Secondo aspetto: come gli spieghi le cose? A che livello di dettaglio si deve spingere il tuo linguaggio? Basta dire “Riempi la pentola d’acqua”, oppure è necessario chiarire “Prendi la pentola grande e riempila a metà”, oppure precisare “Posiziona la pentola alta 20 cm nel lavello e con i manici in alto, sposta la bocca del rubinetto cosicché stia sopra la pentola, apri la valvola dell’acqua fredda e poi chiudila quando il livello dell’acqua ha raggiunto i 10 cm”, oppure etc. etc.? Pertanto la procedura di risoluzione deve considerare il “livello di astrazione” a cui opera l’esecutore, oltre alla sua potenza computazionale.

Terzo aspetto: il problema della cena può essere scomposto in sotto problemi.

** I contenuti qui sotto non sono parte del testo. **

// ssbt2: 2-SSBT unit with adder reuse.
//
// A 2-SSBT is the product of a two-element SBT row segment (b_j, b_{j+1}),
// each element 0, +1 or -1, with the input pair (x_j, x_{j+1}).  Only nine
// results exist: +-x_j +-x_{j+1}, +-x_j, +-x_{j+1} and 0.  The unit forms the
// sum x_j + x_{j+1} and the difference x_j - x_{j+1} once, with two adders,
// and every one of the ROWS consumers (all rows of the matrix, and over time
// all bit planes) only selects and, where needed, negates one of them.  This
// is the adder-reuse idea of the SBT architecture: the pair adders are shared
// instead of being repeated for every row and plane.
//
// Interface: x0 = x_j, x1 = x_{j+1}; c[r][0] and c[r][1] are the SBT elements
// for x_j and x_{j+1} of consumer r; y[r] is the selected combination, two
// bits wider than the inputs so that every case, -(x_j + x_{j+1}) with both
// at the most negative value included, is exact.  Purely combinational.
module ssbt2
  import sbt_pkg::*;
#(
  parameter int unsigned DW   = 16,  // input sample width
  parameter int unsigned ROWS = 32   // consumers sharing the pair adders
) (
  input  logic signed [DW-1:0]  x0,
  input  logic signed [DW-1:0]  x1,
  input  sbt_t [ROWS-1:0][1:0]  c,
  output logic signed [DW+1:0]  y [ROWS]
);

  // Two guard bits: -(x_j + x_{j+1}) reaches +2^DW when both are -2^(DW-1).
  logic signed [DW+1:0] a0, a1, sum, dif;

  // The two shared adders.
  assign a0  = (DW+2)'(x0);
  assign a1  = (DW+2)'(x1);
  assign sum = a0 + a1;
  assign dif = a0 - a1;

  for (genvar r = 0; r < ROWS; r++) begin : g_sel
    always_comb begin
      unique case ({c[r][0], c[r][1]})
        {SBT_POS,  SBT_POS }: y[r] =  sum;
        {SBT_POS,  SBT_NEG }: y[r] =  dif;
        {SBT_NEG,  SBT_POS }: y[r] = -dif;
        {SBT_NEG,  SBT_NEG }: y[r] = -sum;
        {SBT_POS,  SBT_ZERO}: y[r] =  a0;
        {SBT_NEG,  SBT_ZERO}: y[r] = -a0;
        {SBT_ZERO, SBT_POS }: y[r] =  a1;
        {SBT_ZERO, SBT_NEG }: y[r] = -a1;
        default:              y[r] = '0;
      endcase
    end
  end

endmodule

Ad esempio: preparare la tavola, preparare la cena, sparecchiare, ripulire. Ognuno di questi ha poi ulteriori “decomposizioni del problema” in sotto problemi (mettere la tovaglia, sistemare piatti e posate, …), fino ad arrivare a situazioni così semplici da essere risolte da un’azione elementare (“apri il rubinetto”). Chiaramente, la decomposizione ottenuta sarà dipendente sia dalla potenza computazionale che dal livello di astrazione dell’esecutore.

Quarto aspetto: le istruzioni elementari così individuate devono essere sequenziate in un ordine che faccia sì che tutto possa funzionare (non ha senso prima sistemare i piatti e poi mettere la tovaglia…). Ecco quindi l’importanza di un “algoritmo” che risolva il problema e magari lo faccia anche in modo efficiente rispetto alle risorse in gioco (per esempio, il fatto di aprire il rubinetto solo dopo aver messo la pentola nel lavello e non prima usa l’acqua in modo più efficiente). La procedura che definisci dovrà quindi esprimere l’algoritmo in funzione di ognuno dei precedenti tre aspetti.

Quinto aspetto: è importante valutare se le istruzioni che sono state scritte conducono effettivamente tuo figlio a risolvere il problema. Devi quindi metterti mentalmente nei panni dell’esecutore e “verificare la correttezza” della procedura specificata: ognuno degli elementi precedentemente discussi ritorna quindi in gioco in questa importantissima fase.

Ecco, questi sono i cinque aspetti essenziali che l’educazione al pensiero computazionale sviluppa negli studenti. Così come nessuno impara a fare le divisioni a mano perché poi nella vita davvero farà i conti con quelle ma per il loro valore formativo, allo stesso modo sviluppare queste abilità non è finalizzato a trasformare tutti gli studenti in informatici (anche se il settore è uno di quelli con le migliori prospettive occupazionali) ma a far sì che operino meglio nella società che ci aspetta.